My husband is a good man, and a good feminist ally. I could tell, as I walked him through it, that he was trying to grasp what I was getting at. But he didn't. He said he'd try to do more cleaning around the house to help me out. He restated that all I ever needed to do was ask him for help, but therein lies the problem. I don't want to micromanage housework. I want a partner with equal initiative.

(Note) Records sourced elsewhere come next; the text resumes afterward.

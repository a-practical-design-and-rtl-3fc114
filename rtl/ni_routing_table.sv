// ni_routing_table -- deterministic source-routing table.
//
// For every destination node the table holds the complete path from this NI
// to that node, as the 18-bit routing-path field of the packet header. The
// header builder copies the entry of the packet's destination into the
// header, so the routers need no routing decisions of their own (guaranteed
// throughput by deterministic source routing). The table is fixed at build
// time through the ROUTES parameter, one table per NI instance; the encoding
// of a path (which bits select which router port) belongs to the routers and
// is not interpreted here. By default every entry holds 0x000FA, the path
// seen in the design's example waveform; a real system overrides ROUTES
// with the paths of its own topology.
//
// Interface: `dest` in, `route` out, combinational. An out-of-range
// destination returns path 0.
module ni_routing_table #(
  parameter int unsigned NUM_DEST = 4,
  parameter logic [17:0] ROUTES [NUM_DEST] = '{default: 18'h000FA},
  localparam int unsigned DEST_W = (NUM_DEST > 1) ? $clog2(NUM_DEST) : 1
) (
  input  logic [DEST_W-1:0] dest,
  output logic [17:0]       route
);

  always_comb begin
    route = '0;
    for (int i = 0; i < int'(NUM_DEST); i++)
      if (DEST_W'(i) == dest) route = ROUTES[i];
  end

endmodule
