// tb_ni_routing_table -- checks that every destination returns its own
// path, for a table of four distinct paths, and that the default table
// returns 0x000FA.
module tb_ni_routing_table;
  localparam logic [17:0] R [4] = '{18'h00011, 18'h2A5C3, 18'h3FFFF, 18'h10204};
  logic [1:0]  dest;
  logic [17:0] route, route_def;
  int checks = 0, failures = 0;

  ni_routing_table #(.NUM_DEST (4), .ROUTES (R)) dut (.dest (dest), .route (route));
  ni_routing_table dut_def (.dest (dest), .route (route_def));

  initial begin
    for (int rep = 0; rep < 3; rep++)
      for (int d = 0; d < 4; d++) begin
        dest = 2'(d);
        #1;
        checks++;
        if (route != R[d]) begin failures++; $display("FAIL dest %0d: %h", d, route); end
        checks++;
        if (route_def != 18'h000FA) begin failures++; $display("FAIL default dest %0d", d); end
      end
    $display("TB_RESULT checks=%0d failures=%0d", checks, failures);
    $finish;
  end

  initial begin
    #100000;
    failures++;
    $display("watchdog expired");
    $display("TB_RESULT checks=%0d failures=%0d", checks, failures);
    $finish;
  end
endmodule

However, it's not as easy as telling him that. My husband, despite his good nature and admirable intentions, still responds to criticism in a very patriarchal way. Forcing him to see emotional labor for the work it is feels like a personal attack on his character. If I were to point out random emotional labor duties I carry out—reminding him of his family's birthdays, carrying in my head the entire school handbook and dietary guidelines for lunches, updating the calendar to include everyone's schedules, asking his mother to babysit the kids when we go out, keeping track of what food and household items we are running low on, tidying everyone's strewn about belongings, the unending hell that is laundry—he would take it as me saying, "Look at everything I'm doing that you're not. You're a bad person for ignoring me and not pulling your weight."
Bearing the brunt of all this emotional labor in a household is frustrating. It's the word I hear most commonly when talking to friends about the subject of all the behind-the-scenes work they do. It's frustrating to be saddled with all of these responsibilities, no one to acknowledge the work you are doing, and no way to change it without a major confrontation.

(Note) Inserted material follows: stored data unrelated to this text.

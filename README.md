# Parallel digital-resampling waveform generator

An arbitrary waveform generator that plays stored samples "point by point" has
to change the DAC clock to change the playback rate. The images of the signal
then move with the clock (they sit at `f_s - f_o`), and no single
reconstruction filter can remove them at every rate. This design keeps the DAC
at one fixed rate `f_DAC`. It plays the waveform at a virtual, freely chosen
rate `f_s` and converts it to `f_DAC` with a variable-fractional-delay
(Farrow) interpolator. The images then always sit near `f_DAC - f_o`, where a
fixed low-pass filter at `f_DAC / 2` removes them. The output frequency is
still `f_o = f_s / N_length`, exactly as in direct playback.

A 2 GS/s DAC is faster than FPGA logic, so the resampler works on `K` output
samples per clock. The hard part is that resampling from a lower rate to a
higher one is irregular: some output samples move on to a new input sample
and some do not. A phase controller therefore works out, for every lane and
every clock, which input samples that lane needs and where it falls between
them. A bank of shift registers keeps those input samples at hand.

The structure follows *An Arbitrary Waveform Synthesis Structure with High
Sampling Rate and Low Spurious* (Zhao, Tian, Guo, You, Wu, Liu, 2022). Widths,
handshakes, the number of lanes and several details are this
implementation's own; they are listed under [Departures and
choices](#departures-and-choices).

## Signal flow

```
 clk_var domain                          |  clk domain (f_DAC / K)
                                         |
 awg_addr_gen --> awg_wave_lut --K smp-->| awg_async_fifo --K smp--> awg_resampler --K smp--> DAC
   (word address,   (waveform memory,    |  (dual clock,               |  awg_phase_ctrl
    wraps at length) host-loaded)        |   16*K-bit words)           |  awg_sample_regs
                                         |                             |  awg_coef_regs
                                         |                             |  awg_fir_bank (K x awg_farrow_path)
```

* **Waveform source** (`awg_addr_gen`, `awg_wave_lut`). It reads the stored
  waveform in order, `K` samples per word, and wraps at the programmed length.
  It writes words into the FIFO for as long as the FIFO has room. Its clock
  only has to be fast enough: the rate at which samples are consumed is set
  by `omega`, not by `clk_var`.
* **Sample FIFO** (`awg_async_fifo`). This is a dual-clock FIFO of 16 words of
  `16*K` bits, with Gray-coded pointers. Its read side is first-word
  fall-through.
* **Parallel resampler** (`awg_resampler`). It produces `K` DAC samples per
  clock, lane 0 first in time.

The default sizes are `K = 8` lanes (2 GS/s from a 250 MHz clock), `M = 11`
sub-filters of `2N+1 = 11` taps, 16-bit samples and a 16384-sample waveform
memory.

## Phase controller: which samples, and where between them

Let `omega = f_s / f_DAC < 1`. It is held as a 32-bit fraction. Output sample
`j` lies at input position `j * omega`:

* it belongs to input sample `J = floor(j * omega)`;
* it lies at the fraction `u = frac(j * omega)` of the way to `J + 1`.

The controller never multiplies by `j`. It keeps a phase `eta` of 33 bits: the
32-bit fraction plus one **sign bit** on top. Each clock it forms
`eta + omega, eta + 2*omega, ..., eta + K*omega`, one per lane. Because
`omega < 1`, the sign bit toggles exactly when a lane's phase passes a whole
input period. For each lane:

* `en[p] = sign(eta[p-1]) XOR sign(eta[p])`: the lane moved on to the next
  input sample.
* `base[p] = base[p-1] + en[p]`: the lane's input sample `J`, given as a
  position in the sample registers.
* `u[p]` = the top 16 bits of the fraction of `eta[p]`: the time interval.

Example: with `T_s` between `2 T_DAC` and `3 T_DAC` (`omega` between 1/3 and
1/2), outputs 0, 1 and 2 use input 0. Output 3 crosses 1.0, flips the sign
bit and moves to input 1.

The first output has phase 0. Its base is `N`, so it coincides with input
sample `N` and has a full window of `N` samples on each side.

`omega` may be changed while the generator is streaming. A new value applies
from the next clock. The phase carries on from where it was, so the change
is phase-continuous: the output stays on the waveform and only its playback
rate changes.

### Register update

The sample registers are `L` registers of `K` samples each, `Reg(0)` (oldest)
to `Reg(L-1)` (newest). Together they act as a window of `L*K` samples. Lane
`p` reads positions `base[p]-N .. base[p]+N`.

At the end of every clock the controller looks at the last lane's base. If
`base - N > K - 1`, no lane will need `Reg(0)` again, so:

* the registers shift down one register (`Reg(i) <= Reg(i+1)`);
* `Reg(L-1)` takes the next FIFO word;
* the carried base drops by `K`.

The carried base therefore never exceeds `N+K-1`. Within one clock it can
grow by up to `K`, so the window must reach position `2N+2K-1`. That gives
`L = ceil((2N+2K)/K)`, which is 4 for the defaults. The published formula,
`ceil((2N+K)/K) = 3`, counts only the span of one clock's outputs. It leaves
out the up to `K-1` samples of slack that the update rule allows, and with 3
registers the last lanes would read past the window. An assertion in
`awg_phase_ctrl` checks the carried-base bound.

### Start and stalls

* **Priming.** When `rs_run` rises, the controller first fills all `L`
  registers from the FIFO, one word per clock while the FIFO is not empty.
  Then it streams.
* **Stall.** If an update is due while the FIFO is empty, the whole clock
  stalls. No output is valid (`dac_valid` is low `M+2` clocks later), no
  state moves, and `ev_stall` pulses. The next clock repeats the same work.
  The sample stream therefore stays exact, but it has a gap. In a real system
  a gap is a glitch on the DAC, so the source must keep up: `clk_var * K`
  must be at least `f_DAC * omega`.

## Farrow filter bank

Each lane (`awg_farrow_path`) evaluates

```
y = sum_{m=0}^{M-1} u^m * H(m),     H(m) = sum_{t=0}^{2N} a(m,t) * x[J-N+t]
```

The `M` sub-filters run in parallel. They are combined in Horner form,
`((H(M-1)*u + H(M-2))*u + ...)*u + H(0)`, one multiply-add per pipeline
stage. All `K` lanes share one coefficient set. The full bank has
`K*(M*(2N+1) + M-1) = 1048` multipliers at the default sizes. Generic
synthesis of `awg_top` gives about 24,000 flip-flop bits, mostly in the
filter pipelines, plus 256 Kbit of waveform memory.

Fixed point (all widths are in `awg_pkg`):

| quantity | format |
|---|---|
| samples | 16-bit signed |
| coefficients `a(m,t)` | 24-bit signed, 20 fractional bits (range +-8) |
| `u` | 16-bit unsigned fraction |
| `H(m)`, Horner accumulator | 40-bit signed, with 8 fractional guard bits |
| output | rounded to nearest, saturated to 16 bits |

Each sub-filter sum and each Horner product is truncated (floored) to the
8 guard bits. Only the final rounding costs a full LSB. In simulation the
outputs stay within 1-2 LSB of the ideal waveform.

**Coefficients** are loaded through `coef_we / coef_waddr / coef_wdata`. The
address is `m*(2N+1) + t`, and tap `t` weights `x[J-N+t]`. A new value is
used from the next clock. After reset the store holds a sample-and-hold
response (`a(0,N) = 1.0`, all others 0). The paper designs its coefficients
with a minimax (second-order-cone) method that is not reproduced here. Any
Farrow design with at most 11 polynomial terms and 11 taps fits. For
example, the `NP`-point Lagrange interpolator (`NP` even, `NP <= 10`) uses
taps `t = N - NP/2 + 1 + a` for `a = 0..NP-1`. Its entry `a(m,t)` is the
coefficient of `u^m` in `prod_{b != a} (u - d_b) / (d_a - d_b)`, where
`d_a = a - NP/2 + 1`. The testbenches build the cubic and the 10-point
versions this way.

## Interface of `awg_top`

| port | dir | domain | meaning |
|---|---|---|---|
| `clk_var`, `rst_var_n` | in | var | source clock, asynchronous active-low reset |
| `wave_we`, `wave_waddr[13:0]`, `wave_wdata[15:0]` | in | var | write one waveform sample at a sample address |
| `wave_len_words[11:0]` | in | var | waveform length in `K`-sample words (length must be a multiple of `K`) |
| `src_run` | in | var | source on; low returns the address to 0 |
| `src_wrap`, `src_hold` | out | var | last word read; source held back by a full FIFO |
| `clk`, `rst_n` | in | fixed | `f_DAC / K` clock, asynchronous active-low reset |
| `rs_run` | in | fixed | resampler on (prime, then stream); low returns it to idle |
| `omega[31:0]` | in | fixed | `f_s / f_DAC * 2^32` |
| `coef_we`, `coef_waddr[6:0]`, `coef_wdata[23:0]` | in | fixed | coefficient write |
| `dac_data[K][15:0]`, `dac_valid` | out | fixed | `K` output samples, lane 0 earliest |
| `ev_shift`, `ev_stall`, `priming` | out | fixed | register update, stall, priming (status) |

Typical use:

1. Reset both domains.
2. Write the waveform and its length, and write the coefficients.
3. Set `omega`.
4. Raise `src_run` and `rs_run`.

The first samples appear `1 + L + (M+2)` clocks after `rs_run`, once the FIFO
has data. After that, `K` samples come every clock. To restart the stream
with a new ratio or waveform, reset both domains: nothing else flushes the
FIFO, and it keeps its old words.

## Departures and choices

* **Lanes.** `K = 8` is a choice; the paper leaves the number of lanes open.
  The waveform length must be a multiple of `K`, and `K` must be a power of
  two.
* **Register count.** `L` is one register more than the published formula
  (see [Register update](#register-update)). The published text also calls
  `Reg(L-1)` the register that is discarded. Its update equations and its
  figure discard `Reg(0)`, and this design follows those.
* **Waveform memory.** On the original board the samples are stored in DDR3.
  Here they are in on-chip memory (2048 words of 8 samples).
* **Clock domains.** The FIFO is dual-clock, to match the separate variable
  and fixed clock domains of the structure. The source clock only has to keep
  the FIFO fed.
* **Module boundary.** Host link (PCIe), DAC serial interface, clock
  generators, DAC and analog filter are outside this RTL. Their signals are
  `awg_top`'s ports.
* **Omitted mode.** There is no mode without resampling (DAC at the variable
  rate). The paper uses that mode only as a comparison.
* **Own choices.** Widths, pipelining, rounding, priming, stall handling and
  the coefficient reset value are this design's own.

## Verification

Every block has a self-checking testbench in `tb/`. Each prints
`TB_RESULT checks=N failures=F` and has a cycle watchdog. Reference values
come from `tb/awg_tb_ref_pkg.sv`, which evaluates the interpolation formula
in 64-bit integers under the fixed-point rules above.

| testbench | what it shows |
|---|---|
| `tb_awg_top` | Default sizes, end to end. A 64-sample sine is played at 983 MS/s, 1.228 GS/s and 1.474 GS/s into 2 GS/s. Every sample is bit-exact. Every sample is within 2 LSB of the ideal sine. The output frequency, measured from zero crossings, is 15.359375, 19.1875 and 23.03125 MHz. Latency after priming is `M+2`. FIFO-full hold, wrap, register update, stall, priming, coefficient write and ratio change all occur. |
| `tb_awg_sweep` | Default sizes. A 4096-sample 10-114.4 MHz sweep (made for 2 GS/s) is played at the same three rates with a 10-point Lagrange filter. Outputs are bit-exact and within 3 LSB of the ideal sweep. |
| `tb_awg_resampler` | Resampler with a FIFO model that goes empty at random. Outputs are bit-exact, including with random coefficients. Start-up latency is checked. One run changes `omega` every 37 clocks while streaming; the output stays within 2 LSB of the sine throughout. |
| `tb_awg_phase_ctrl` | Bases, `u`, shifts and stalls are checked against `J = floor(j*omega)` for seven control words, including ones close to 0 and to 1. |
| `tb_awg_farrow_path`, `tb_awg_fir_bank` | Random sequences, intervals and coefficients, including saturation. Latency is `M+2`. |
| `tb_awg_sample_regs`, `tb_awg_coef_regs`, `tb_awg_wave_lut`, `tb_awg_addr_gen`, `tb_awg_async_fifo` | Unit behaviour against simple models. For the FIFO, full and empty are both reached under unrelated clocks. |

To run one with Verilator 5:

```
verilator --binary --timing --assert -Wno-fatal --top-module tb_awg_top \
  -Irtl -Itb -y rtl -y tb +libext+.sv rtl/awg_pkg.sv tb/awg_tb_ref_pkg.sv tb/tb_awg_top.sv
./obj_dir/Vtb_awg_top
```

Every testbench runs in well under a minute.

The simulations only show that the arithmetic is exact and that the timing
holds. They say nothing about analog behaviour: the spectral purity of the
built generator also depends on the DAC, the clocks and the coefficient
design.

"What bothers me the most about having any conversation around emotional labor is being seen as a nag," says Kelly Burch, a freelance journalist who works primarily from home. "My partner feels irritated and defensive by the fact that I'm always pointing out what he's not doing. It shuts him down. I understand why it would be frustrating from his perspective, but I haven't figured out another way to make him aware of all the emotional and mental energy I'm spending to keep the house running."